Reposted thread here:






Virtual pipe organ question Garritan and impact soundworks.


Hi I'm new here. I been using Garritan Classic Pipe Organs and was looking for some tips on how get the most out of it. I'm confused if the combi patches are single registrations or just single stop and if possible or how set up mulit diviesions for 2 manuals and pedals? I also notice the new...




vi-control.net


----------



## marcus3 (Aug 8, 2021)

I did not know I could @ people here. That very helpful as I seen some people talking about setting it up. That really helpful Thanks.


----------



## jaketanner (Aug 8, 2021)

Hi Marcus, you can message me with some details...I might be able to help. I don't use it very often, but I am somewhat familiar with it..I use Mac, but don't think it will matter much in operation.


----------



## jaketanner (Aug 8, 2021)

marcus3 said:


> Hi
> 
> Not sure if I'm posting in the right place, I'm new here. I been using Garritan
> Classic Pipe Organs and was looking for some tips on how get the most out of it.
> ...


The patches seem to be registrations. Maybe some are single stops, while others are combinations and tutti patches. You can set up multis using the 16 different empty slots and assigning them to different MIDI outs (defaults)...or the same MIDI channel for making your own stop combinations from the various organs...you can mix and match. If you have a MIDI pedal controller, you can also assign the pedal to that MIDI channel and play it as you normally would. Or you can have two controllers, each set to different MIDI channels and theres your double manual. Hope this answers your question.


----------



## marcus3 (Aug 8, 2021)

@jaketanner Thanks I was about to message you. So if I'm understanding correctly for a basic set up I chose one the organs and set it up to the needs of the piece. Sometimes it maybe a single tutti patch or few stops mix together.


----------



## jaketanner (Aug 8, 2021)

marcus3 said:


> @jaketanner Thanks I was about to message you. So if I'm understanding correctly for a basic set up I chose one the organs and set it up to the needs of the piece. Sometimes it maybe a single tutti patch or few stops mix together.
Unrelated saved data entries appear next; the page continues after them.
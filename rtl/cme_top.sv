// cme_top: conditional motion estimation of 4x4 blocks with the 2D-logarithmic
// search, followed by motion compensation.
//
// A request names a 4x4 block of the current frame (currblk_x, currblk_y), the
// initial step size and a threshold. A SAD unit first compares the block with the
// co-located block of the reference frame and a comparator tests that SAD against
// the threshold (SAD_TH). A block whose SAD does not exceed the threshold is
// taken as still and gets a zero motion vector; any other block is searched by
// the motion estimator with the 2D-logarithmic search. The motion vector then
// drives motion compensation, which copies the matching reference block into the
// motion-compensated frame.
//
// Alongside, the activity test of the conditional scheme classifies the same
// co-located block: pixels whose frame difference exceeds T_g are active, and
// the block is active (blk_active) when more than T_p of its 16 pixels are. It
// is an output for the encoder; the search itself is gated by SAD_TH.
//
// Frames are loaded beforehand, one pixel per clock, into the current store
// (cur_we) or the reference store (ref_we) at raster address wr_addr = y*IMG_W+x.
// The reference store has 16 block read ports: the co-located block, five
// diamond and nine square candidates, and the motion compensation fetch.
//
// Timing: `start` is taken when the estimator is idle (busy low). The results
// mv_x, mv_y and best_sad appear with mv_out high 2 + 2*D cycles later for D
// diamond steps (2 cycles for a still block); mv_out stays high until the next
// start; blk_active is valid from the cycle after start until the next start.
// The compensated block is written one cycle after that (mc_done) and can
// be read back through mc_rd_addr / mc_rd_data. Defaults: 64x64 frames, 32x32
// search area, 8-bit pixels.
// The SAD-threshold-search structure and the sizes follow the reference design;
// the load ports, handshake and read-back port are this design's choices.
module cme_top
  import me_pkg::*;
#(
  parameter int IMG_W        = 64,
  parameter int IMG_H        = 64,
  parameter int SEARCH_RANGE = 32,
  parameter int ADDR_W       = $clog2(IMG_W * IMG_H)
) (
  input  logic              clk,
  input  logic              rst_n,
  // frame loading
  input  logic              cur_we,
  input  logic              ref_we,
  input  logic [ADDR_W-1:0] wr_addr,
  input  pixel_t            wr_data,
  // request
  input  logic              start,
  input  coord_t            currblk_x,
  input  coord_t            currblk_y,
  input  step_t             step_size,
  input  sad_t              threshold,
  // activity test of the conditional scheme
  input  pixel_t            t_g,
  input  logic [4:0]        t_p,
  // result
  output logic              busy,
  output logic              sad_th,
  output logic              mv_out,
  output mv_t               mv_x,
  output mv_t               mv_y,
  output sad_t              best_sad,
  output logic              blk_active,
  // motion-compensated frame
  output logic              mc_done,
  input  logic [ADDR_W-1:0] mc_rd_addr,
  output pixel_t            mc_rd_data
);

  localparam int NREF = 16;  // 0: co-located, 1..14: estimator, 15: compensation

  pos_t   cur_pos;
  block_t cur_blk     [1];
  pos_t   cur_rd_pos  [1];
  pos_t   ref_rd_pos  [NREF];
  block_t ref_rd_blk  [NREF];
  pos_t   me_ref_pos  [14];
  block_t me_ref_blk  [14];
  pos_t   mc_ref_pos;
  sad_t   colo_sad;
  logic   me_done;

  // Current and reference frame stores.
  assign cur_rd_pos[0] = cur_pos;

  frame_ram #(.IMG_W(IMG_W), .IMG_H(IMG_H), .NRD(1)) u_cur_ram (
    .clk(clk), .we(cur_we), .waddr(wr_addr), .wdata(wr_data),
    .rd_pos(cur_rd_pos), .rd_blk(cur_blk));

  frame_ram #(.IMG_W(IMG_W), .IMG_H(IMG_H), .NRD(NREF)) u_ref_ram (
    .clk(clk), .we(ref_we), .waddr(wr_addr), .wdata(wr_data),
    .rd_pos(ref_rd_pos), .rd_blk(ref_rd_blk));

  assign ref_rd_pos[0] = cur_pos;
  for (genvar k = 0; k < 14; k++) begin : g_me_port
    assign ref_rd_pos[1+k] = me_ref_pos[k];
    assign me_ref_blk[k]   = ref_rd_blk[1+k];
  end
  assign ref_rd_pos[15] = mc_ref_pos;

  // Co-located SAD and threshold comparator.
  sad4x4 u_sad (
    .clk(clk), .rst_n(rst_n), .en(1'b1), .acc(1'b0),
    .cur_blk(cur_blk[0]), .ref_blk(ref_rd_blk[0]), .sad(colo_sad));

  sad_threshold_cmp u_cmp (
    .sad(colo_sad), .threshold(threshold), .sad_th(sad_th));

  // Pixel/block activity test on the same co-located blocks.
  logic [4:0] active_cnt;

  active_block_classifier u_active (
    .cur_blk(cur_blk[0]), .ref_blk(ref_rd_blk[0]), .t_g(t_g), .t_p(t_p),
    .active_cnt(active_cnt), .active(blk_active));

  // 2D-logarithmic search.
  motion_estimation #(.IMG_W(IMG_W), .IMG_H(IMG_H), .SEARCH_RANGE(SEARCH_RANGE)) u_me (
    .clk(clk), .rst_n(rst_n), .start(start),
    .currblk('{x: currblk_x, y: currblk_y}), .step_size(step_size), .sad_th(sad_th),
    .cur_pos(cur_pos), .cur_blk(cur_blk[0]),
    .ref_pos(me_ref_pos), .ref_blk(me_ref_blk),
    .busy(busy), .done(me_done), .mv_out(mv_out),
    .mv_x(mv_x), .mv_y(mv_y), .best_sad(best_sad));

  // Motion compensation.
  motion_compensation #(.IMG_W(IMG_W), .IMG_H(IMG_H)) u_mc (
    .clk(clk), .rst_n(rst_n), .mv_valid(me_done), .cur_pos(cur_pos),
    .mv_x(mv_x), .mv_y(mv_y), .ref_pos(mc_ref_pos), .ref_blk(ref_rd_blk[15]),
    .mc_done(mc_done), .rd_addr(mc_rd_addr), .rd_data(mc_rd_data));

endmodule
yes, it defaults empty. On the left you choose which organ style you want, and which patch. You can layer say a pedal with a flute to give some bottom...etc. Then you can add reverb as well.


----------



## marcus3 (Aug 8, 2021)

Thanks for the replies and advice on using GCPO and this forum. Very appreciated!  @jaketanner @doctoremmet


----------



## doctoremmet (Aug 8, 2021)

Pleasure!


----------